___ DATA RECORDS

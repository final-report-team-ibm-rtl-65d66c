// tb_mb_control - checks the motherboard control logic with a CLK strobe
// every 3 board cycles: an I/O command pulls the 8284 RDY input low for
// exactly one CLK period, I/O CH RDY low holds it low, a DMA request is
// granted only when the processor bus is idle and not locked and released
// after HRQ drops, the NMI mask register gates every NMI source, the I/O
// channel check latch is set and cleared through PB5, and RESET DRV follows
// reset.
module tb_mb_control;
  logic clk = 1'b0;
  always #5 clk = ~clk;

  logic ce = 1'b0, reset = 1'b1, lock_n = 1'b1, cpu_idle = 1'b1, io_cmd = 1'b0, io_ch_rdy = 1'b1;
  logic hrq = 1'b0, nmi_reg_wr = 1'b0, xd7 = 1'b0, pck = 1'b0, io_ch_ck_n = 1'b1;
  logic enable_io_ck_n = 1'b1, np_npi = 1'b0, np_instl_sw = 1'b0;
  logic rdy_wait, rdy_to_dma, hlda, aen, dma_wait, allow_nmi, io_ch_ck, nmi, reset_drv;
  int checks = 0, failures = 0;

  mb_control dut (.*);

  int unsigned div = 0;
  always_ff @(posedge clk) begin
    div <= (div == 2) ? 0 : div + 1;
    ce  <= (div == 1);
  end

  task automatic check(input bit cond, input string msg);
    checks++;
    if (!cond) begin failures++; $display("FAIL: %s", msg); end
  endtask

  task automatic next_ce();
    do @(posedge clk); while (!ce);
    #1;
  endtask

  task automatic set_nmi_mask(input logic v);
    @(posedge clk); #1 nmi_reg_wr = 1; xd7 = v;
    @(posedge clk); #1 nmi_reg_wr = 0;
  endtask

  int low;
  initial begin
    repeat (6) @(posedge clk);
    check(reset_drv, "RESET DRV during reset");
    #1 reset = 0;
    next_ce(); next_ce();
    check(!reset_drv, "RESET DRV released");
    // one wait state per I/O command
    check(rdy_wait, "ready when idle");
    next_ce(); io_cmd = 1; #1;
    low = 0;
    for (int i = 0; i < 6; i++) begin
      if (!rdy_wait) low++;
      next_ce();
    end
    io_cmd = 0;
    check(low == 1, $sformatf("I/O command: RDY low for %0d CLK", low));
    next_ce();
    // I/O CH RDY stretches
    io_ch_rdy = 0; #1;
    check(!rdy_wait && !rdy_to_dma, "I/O CH RDY low pulls RDY low");
    io_ch_rdy = 1; #1;
    // DMA arbitration
    cpu_idle = 0; hrq = 1;
    next_ce(); next_ce();
    check(!hlda && dma_wait, "no grant while processor busy");
    cpu_idle = 1; lock_n = 0;
    next_ce(); next_ce();
    check(!hlda, "no grant while locked");
    lock_n = 1;
    next_ce();
    check(hlda && aen, "grant when idle and unlocked");
    hrq = 0;
    next_ce();
    check(!hlda && !aen && !dma_wait, "grant released after HRQ drops");
    // NMI
    pck = 1; #1;
    check(!nmi, "parity NMI masked");
    set_nmi_mask(1);
    check(allow_nmi && nmi, "parity NMI when allowed");
    pck = 0; #1;
    check(!nmi, "no NMI without a source");
    io_ch_ck_n = 0; @(posedge clk); @(posedge clk); #1;
    check(!io_ch_ck, "channel check ignored while disabled");
    enable_io_ck_n = 0; @(posedge clk); @(posedge clk); #1;
    io_ch_ck_n = 1; @(posedge clk); #1;
    check(io_ch_ck && nmi, "channel check latched and gives NMI");
    enable_io_ck_n = 1; @(posedge clk); #1;
    check(!io_ch_ck && !nmi, "PB5 high clears the latch");
    np_npi = 1; #1;
    check(!nmi, "coprocessor NMI ignored when not installed");
    np_instl_sw = 1; #1;
    check(nmi, "coprocessor NMI when installed");
    set_nmi_mask(0);
    check(!nmi, "mask clears NMI");
    $display("TB_RESULT checks=%0d failures=%0d", checks, failures);
    $finish;
  end

  initial begin
    repeat (2000) @(posedge clk);
    failures++;
    $display("TB_RESULT checks=%0d failures=%0d", checks, failures);
    $finish;
  end
endmodule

______

Output only the lines from the top of the entries through the one holding "locked and released", copied exactly.

=== EXERCISE RESPONSE ===
repository final-report-team-ibm-rtl-65d66c
// tb_mb_control - checks the motherboard control logic with a CLK strobe
// every 3 board cycles: an I/O command pulls the 8284 RDY input low for
// exactly one CLK period, I/O CH RDY low holds it low, a DMA request is
// granted only when the processor bus is idle and not locked and released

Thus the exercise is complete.